### [Problem]
All lines from the opening of the entries below through the line containing "recorded [preg, disp]" must be output exactly as they appear, with no other lines.

### [Data supplied]
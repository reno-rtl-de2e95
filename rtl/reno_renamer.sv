// reno_renamer: scalar RENO renamer, RENAME1 and RENAME2 of the rename pipeline.
//
// RENAME1 reads the extended map table for both sources and for the destination's previous
// mapping, and decides "optimize?":
//   ME   add-immediate of zero        -> destination := source's [preg, disp]
//   CF   add-immediate of imm         -> destination := [source preg, source disp + imm], when
//                                        the accumulated displacement still fits DISP_W bits
//   CSE  load hitting a load's entry  -> destination := recorded [preg, disp]
//   RA   load hitting a store's entry -> destination := the stored register's [preg, disp]
// An optimized instruction short-circuits the map table: its destination is pointed at an
// existing physical register (a free-list share), and it is marked eliminate so that it skips
// the execution core. Any other instruction with a destination takes a register from the free
// list and maps its destination to [new preg, 0]. The displacement accumulation adder sums the
// source displacement and the literal; loads use the same sum as their reuse-table key offset.
// RENAME2 writes the destination's map entry (preg.write, disp.write) and hands the renamed
// instruction, with the displacements of its sources, to DISPATCH. A RENAME1 read of the
// register that RENAME2 is writing is forwarded from RENAME2.
//
// Interface: valid/ready on both sides (in_* from DECODE, out_* to DISPATCH). RENAME1 stalls
// when the instruction needs a new register and none is free, or when RENAME2 cannot leave.
// release_* return the previous mapping of a destination once no older instruction reads it.
// dbg_lreg/dbg_entry read the current map entry of a logical register.
// Latency: two cycles from acceptance to out_valid, one instruction per cycle.
//
// The pipeline split, the map-table fields and the three short-circuit sources follow the
// document's rename figures. The scalar width follows its worked example; the superscalar
// renamer is not built. Reference counting, the reuse-table key and the reset state are this
// design's choices.
module reno_renamer
  import reno_pkg::*;
(
  input  logic               clk,
  input  logic               rst_n,
  // from DECODE
  input  logic               in_valid,
  output logic               in_ready,
  input  dec_insn_t          in_insn,
  // to DISPATCH
  output logic               out_valid,
  input  logic               out_ready,
  output ren_insn_t          out_insn,
  // release of an overwritten mapping
  input  logic               release_en,
  input  logic [PREG_W-1:0]  release_preg,
  // architectural state read-out
  input  logic [LREG_W-1:0]  dbg_lreg,
  output map_entry_t         dbg_entry,
  output logic [$clog2(NUM_PREGS+1)-1:0] num_free,
  output logic               empty          // nothing in RENAME1 or RENAME2
);

  // ---------------- RENAME1 ----------------
  logic      r1_valid_q;
  dec_insn_t r1_q;

  // RENAME2 state, declared here for forwarding
  logic        r2_valid_q;
  ren_insn_t   r2_q;
  logic [LREG_W-1:0] r2_dst_lreg_q;
  map_entry_t  r2_new_entry_q;

  logic [3:0][LREG_W-1:0] mt_rd_lreg;
  map_entry_t [3:0]       mt_rd_entry;

  assign mt_rd_lreg[0] = r1_q.src1;
  assign mt_rd_lreg[1] = r1_q.src2;
  assign mt_rd_lreg[2] = r1_q.dst;
  assign mt_rd_lreg[3] = dbg_lreg;
  assign dbg_entry     = mt_rd_entry[3];

  wire r2_writes = r2_valid_q && r2_q.dst_v;

  map_entry_t s1, s2, old_dst;
  always_comb begin
    s1      = (r2_writes && r2_dst_lreg_q == r1_q.src1) ? r2_new_entry_q : mt_rd_entry[0];
    s2      = (r2_writes && r2_dst_lreg_q == r1_q.src2) ? r2_new_entry_q : mt_rd_entry[1];
    old_dst = (r2_writes && r2_dst_lreg_q == r1_q.dst)  ? r2_new_entry_q : mt_rd_entry[2];
  end

  // Displacement accumulation: source displacement + literal, one bit wider.
  logic [OFS_W-1:0] acc_sum;
  assign acc_sum = OFS_W'($signed(s1.disp)) + OFS_W'($signed(r1_q.imm));
  wire acc_fits = (acc_sum[OFS_W-1] == acc_sum[OFS_W-2]);

  wire is_addi  = r1_q.op == OP_ADD && r1_q.use_imm && r1_q.src1_v && r1_q.dst_v;
  wire is_load  = r1_q.op == OP_LOAD && r1_q.src1_v && r1_q.dst_v;
  wire is_store = r1_q.op == OP_STORE && r1_q.src1_v && r1_q.src2_v;

  // reuse table
  logic       rt_hit, rt_from_store;
  map_entry_t rt_value;

  // free list
  logic              fl_alloc_ok;
  logic [PREG_W-1:0] fl_alloc_preg;
  logic              fl_freed_en;
  logic [PREG_W-1:0] fl_freed_preg;

  // optimize? and the short-circuit mux (ME/CF, CSE/RA, free list)
  opt_e       opt;
  map_entry_t new_entry;
  logic       need_alloc;
  always_comb begin
    opt        = OPT_NONE;
    new_entry  = '{preg: fl_alloc_preg, disp: '0};
    need_alloc = r1_q.dst_v;
    if (is_addi && acc_fits) begin
      opt        = (r1_q.imm == '0) ? OPT_ME : OPT_CF;
      new_entry  = '{preg: s1.preg, disp: acc_sum[DISP_W-1:0]};
      need_alloc = 1'b0;
    end else if (is_load && rt_hit) begin
      opt        = rt_from_store ? OPT_RA : OPT_CSE;
      new_entry  = rt_value;
      need_alloc = 1'b0;
    end
  end

  wire r2_free    = !r2_valid_q || out_ready;
  wire r1_adv     = r1_valid_q && r2_free && (!need_alloc || fl_alloc_ok);

  assign in_ready = !r1_valid_q || r1_adv;

  always_ff @(posedge clk or negedge rst_n) begin
    if (!rst_n) begin
      r1_valid_q <= 1'b0;
      r1_q       <= '0;
    end else if (in_ready) begin
      r1_valid_q <= in_valid;
      if (in_valid) r1_q <= in_insn;
    end
  end

  map_table #(.NUM_RD(4)) u_map (
    .clk      (clk),
    .rst_n    (rst_n),
    .rd_lreg  (mt_rd_lreg),
    .rd_entry (mt_rd_entry),
    .wr_en    (r2_writes),
    .wr_lreg  (r2_dst_lreg_q),
    .wr_entry (r2_new_entry_q)
  );

  free_list u_free (
    .clk          (clk),
    .rst_n        (rst_n),
    .alloc_req    (r1_adv && need_alloc),
    .alloc_ok     (fl_alloc_ok),
    .alloc_preg   (fl_alloc_preg),
    .share_en     (r1_adv && opt != OPT_NONE),
    .share_preg   (new_entry.preg),
    .release_en   (release_en),
    .release_preg (release_preg),
    .freed_en     (fl_freed_en),
    .freed_preg   (fl_freed_preg),
    .num_free     (num_free)
  );

  // Loads that miss record their own result; stores record their data operand.
  logic       rt_ins_en;
  map_entry_t rt_ins_value;
  always_comb begin
    rt_ins_en    = r1_adv && ((is_load && !rt_hit) || is_store);
    rt_ins_value = is_store ? s2 : '{preg: fl_alloc_preg, disp: '0};
  end

  reuse_table u_reuse (
    .clk           (clk),
    .rst_n         (rst_n),
    .lk_base       (s1.preg),
    .lk_ofs        (acc_sum),
    .lk_hit        (rt_hit),
    .lk_value      (rt_value),
    .lk_from_store (rt_from_store),
    .ins_en        (rt_ins_en),
    .ins_store     (is_store),
    .ins_base      (s1.preg),
    .ins_ofs       (acc_sum),
    .ins_value     (rt_ins_value),
    .inv_en        (fl_freed_en),
    .inv_preg      (fl_freed_preg)
  );

  // ---------------- RENAME2 ----------------
  always_ff @(posedge clk or negedge rst_n) begin
    if (!rst_n) begin
      r2_valid_q     <= 1'b0;
      r2_q           <= '0;
      r2_dst_lreg_q  <= '0;
      r2_new_entry_q <= '0;
    end else if (r2_free) begin
      r2_valid_q <= r1_adv;
      if (r1_adv) begin
        r2_q.op        <= r1_q.op;
        r2_q.use_imm   <= r1_q.use_imm;
        r2_q.imm       <= r1_q.imm;
        r2_q.src1_v    <= r1_q.src1_v;
        r2_q.src1      <= s1;
        r2_q.src2_v    <= r1_q.src2_v;
        r2_q.src2      <= s2;
        r2_q.dst_v     <= r1_q.dst_v;
        r2_q.dst_preg  <= new_entry.preg;
        r2_q.old_preg  <= old_dst.preg;
        r2_q.eliminate <= (opt != OPT_NONE);
        r2_q.opt       <= opt;
        r2_dst_lreg_q  <= r1_q.dst;
        r2_new_entry_q <= new_entry;
      end
    end
  end

  assign out_valid = r2_valid_q;
  assign empty     = !r1_valid_q && !r2_valid_q;
  assign out_insn  = r2_q;

  a_out_stable: assert property (@(posedge clk) disable iff (!rst_n)
    out_valid && !out_ready |=> out_valid && $stable(out_insn));

endmodule
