// tb_reno_renamer: directed checks of the RENO renamer.
// Instructions are sent one at a time or back to back; each renamed output is compared with the
// mapping worked out by hand from the RENO rules:
//   - the constant-folding chain "op1 -> r1; addi r1,4 -> r2; addi r2,16 -> r3; op2 r3" gives
//     r1 := [p,0], r2 := [p,4], r3 := [p,20] and op2 reads [p,20], with both addi eliminated;
//   - a move (addi 0) shares the register and displacement; an add-immediate whose accumulated
//     displacement no longer fits 16 bits executes and gets a new register;
//   - a load after a folded address to the same slot is eliminated (CSE), a load from a slot a
//     store just wrote gets the stored register (RA), and a store clears older load entries;
//   - latency from acceptance to out_valid is 2 cycles, and a held output stays stable;
//   - with the free list empty, allocating instructions stall but eliminated ones still pass,
//     and one release lets the stalled instruction continue.
module tb_reno_renamer;
  import reno_pkg::*;

  logic clk = 1'b0;
  logic rst_n = 1'b0;
  always #5 clk = ~clk;

  logic              in_valid, in_ready, out_valid, out_ready, release_en, empty;
  dec_insn_t         in_insn;
  ren_insn_t         out_insn;
  logic [PREG_W-1:0] release_preg;
  logic [LREG_W-1:0] dbg_lreg;
  map_entry_t        dbg_entry;
  logic [$clog2(NUM_PREGS+1)-1:0] num_free;

  reno_renamer dut (.*);

  int checks = 0, failures = 0;
  longint cyc = 0;
  always @(posedge clk) cyc++;

  task automatic check(input bit ok, input string what);
    checks++;
    if (!ok) begin
      failures++;
      if (failures < 20) $display("FAIL: %s", what);
    end
  endtask

  function automatic dec_insn_t alu(input int s1, input int s2, input int d);
    dec_insn_t i = '0;
    i.op = OP_SUB; i.src1_v = 1; i.src1 = 5'(s1); i.src2_v = 1; i.src2 = 5'(s2);
    i.dst_v = 1; i.dst = 5'(d);
    return i;
  endfunction
  function automatic dec_insn_t addi(input int s, input int imm, input int d);
    dec_insn_t i = '0;
    i.op = OP_ADD; i.use_imm = 1; i.imm = 16'(imm); i.src1_v = 1; i.src1 = 5'(s);
    i.dst_v = 1; i.dst = 5'(d);
    return i;
  endfunction
  function automatic dec_insn_t ld(input int b, input int imm, input int d);
    dec_insn_t i = '0;
    i.op = OP_LOAD; i.imm = 16'(imm); i.src1_v = 1; i.src1 = 5'(b); i.dst_v = 1; i.dst = 5'(d);
    return i;
  endfunction
  function automatic dec_insn_t st(input int b, input int imm, input int s);
    dec_insn_t i = '0;
    i.op = OP_STORE; i.imm = 16'(imm); i.src1_v = 1; i.src1 = 5'(b); i.src2_v = 1;
    i.src2 = 5'(s);
    return i;
  endfunction

  // Send one instruction and return its renamed form; checks the 2-cycle latency.
  task automatic send(input dec_insn_t i, output ren_insn_t o);
    longint t0;
    @(negedge clk);
    in_valid = 1; in_insn = i;
    while (!in_ready) @(negedge clk);
    t0 = cyc;
    @(negedge clk);
    in_valid = 0;
    while (!out_valid) @(negedge clk);
    check(cyc - t0 == 2, $sformatf("rename latency %0d cycles", cyc - t0));
    o = out_insn;
  endtask

  map_entry_t e;
  ren_insn_t o, o2;
  int p, pl, held;

  initial begin
    in_valid = 0; in_insn = '0; out_ready = 1; release_en = 0; release_preg = '0; dbg_lreg = '0;
    repeat (2) @(posedge clk);
    rst_n = 1'b1;

    // constant-folding chain (op1 writes r1 to a fresh register p)
    send(alu(5, 6, 1), o);
    p = o.dst_preg;
    check(!o.eliminate && p == NUM_LREGS, "op1 gets the first free register");
    check(o.src1 == '{preg: 5, disp: 0} && o.src2 == '{preg: 6, disp: 0}, "op1 sources");
    send(addi(1, 4, 2), o);
    check(o.eliminate && o.opt == OPT_CF && o.dst_preg == p, "addi r1,4 -> r2 folded");
    check(o.old_preg == 2, "old mapping of r2");
    send(addi(2, 16, 3), o);
    check(o.eliminate && o.opt == OPT_CF && o.dst_preg == p, "addi r2,16 -> r3 folded");
    send(alu(7, 3, 8), o);
    check(o.src2 == '{preg: 8'(p), disp: 16'd20}, $sformatf("op2 reads r3 as [%0d,%0d]",
          o.src2.preg, o.src2.disp));
    check(!o.eliminate, "op2 executes");
    @(negedge clk); dbg_lreg = 3; #1;
    check(dbg_entry == '{preg: 8'(p), disp: 16'd20}, "map entry of r3 is [p,20]");

    // move elimination
    send(addi(3, 0, 9), o);
    check(o.eliminate && o.opt == OPT_ME && o.dst_preg == p, "move r3 -> r9 eliminated");
    @(negedge clk); dbg_lreg = 9; #1;
    check(dbg_entry == '{preg: 8'(p), disp: 16'd20}, "r9 := [p,20]");

    // displacement overflow: 20 + 0x7ff0 does not fit in 16 signed bits
    send(addi(3, 16'h7ff0, 10), o);
    check(!o.eliminate && o.dst_preg != p && o.src1 == '{preg: 8'(p), disp: 16'd20},
          "overflowing addi executes with its source displacement");
    @(negedge clk); dbg_lreg = 10; #1;
    check(dbg_entry.disp == 0 && dbg_entry.preg == o.dst_preg, "r10 := [new,0]");

    // CSE: r1+8 and r2+4 are the same address [p,8]
    send(ld(1, 8, 11), o);
    pl = o.dst_preg;
    check(!o.eliminate, "first load executes");
    send(ld(2, 4, 12), o);
    check(o.eliminate && o.opt == OPT_CSE && o.dst_preg == pl, "second load shares the first");

    // RA: store r9 to [r1+16] = [p,16]; load [r3-4] = [p,16] gets r9's mapping [p,20]
    send(st(1, 16, 9), o);
    check(!o.eliminate && !o.dst_v && o.src2 == '{preg: 8'(p), disp: 16'd20}, "store");
    send(ld(3, -4, 13), o);
    check(o.eliminate && o.opt == OPT_RA && o.dst_preg == p, "load after store short-circuited");
    @(negedge clk); dbg_lreg = 13; #1;
    check(dbg_entry == '{preg: 8'(p), disp: 16'd20}, "r13 := [p,20]");
    send(ld(1, 8, 14), o);
    check(!o.eliminate, "store cleared the older load entry");

    // back to back with forwarding, output held for a few cycles
    @(negedge clk);
    out_ready = 0;
    in_valid = 1; in_insn = alu(1, 2, 15);
    @(negedge clk);
    in_insn = addi(15, 3, 16);
    @(negedge clk);
    in_valid = 0;
    o = out_insn;
    held = 0;
    repeat (3) begin
      @(negedge clk);
      check(out_valid && out_insn == o, "held output stable");
      held++;
    end
    out_ready = 1;
    @(negedge clk);
    check(out_valid && out_insn.eliminate && out_insn.dst_preg == o.dst_preg,
          "addi right behind its producer folds onto the forwarded mapping");
    @(negedge clk);

    // exhaust the free list: allocate until in_ready drops
    held = 0;
    while (num_free != 0) begin
      send(alu(1, 2, 20), o);
      held++;
    end
    @(negedge clk);
    in_valid = 1; in_insn = alu(1, 2, 21);
    repeat (4) @(negedge clk);
    check(!in_ready || out_valid == 0, "allocating instruction stalls on an empty free list");
    check(dut.r1_valid_q && !out_valid, "stalled in RENAME1");
    // release the old r20 mapping: the stalled instruction proceeds
    release_en = 1; release_preg = o.old_preg;
    @(negedge clk);
    release_en = 0;
    in_valid = 0;
    repeat (3) @(negedge clk);
    check(num_free == 0, "released register was taken");
    // an eliminated instruction needs no register
    send(addi(21, 5, 22), o2);
    check(o2.eliminate, "folding proceeds with an empty free list");

    $display("TB_RESULT checks=%0d failures=%0d", checks, failures);
    $finish;
  end

  initial begin
    repeat (20000) @(posedge clk);
    failures++;
    $display("FAIL: watchdog");
    $display("TB_RESULT checks=%0d failures=%0d", checks, failures);
    $finish;
  end
endmodule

### [Output for this exercise]
repository reno-rtl-de2e95
filename rtl/reno_renamer.sv
// reno_renamer: scalar RENO renamer, RENAME1 and RENAME2 of the rename pipeline.
//
// RENAME1 reads the extended map table for both sources and for the destination's previous
// mapping, and decides "optimize?":
//   ME   add-immediate of zero        -> destination := source's [preg, disp]
//   CF   add-immediate of imm         -> destination := [source preg, source disp + imm], when
//                                        the accumulated displacement still fits DISP_W bits
//   CSE  load hitting a load's entry  -> destination := recorded [preg, disp]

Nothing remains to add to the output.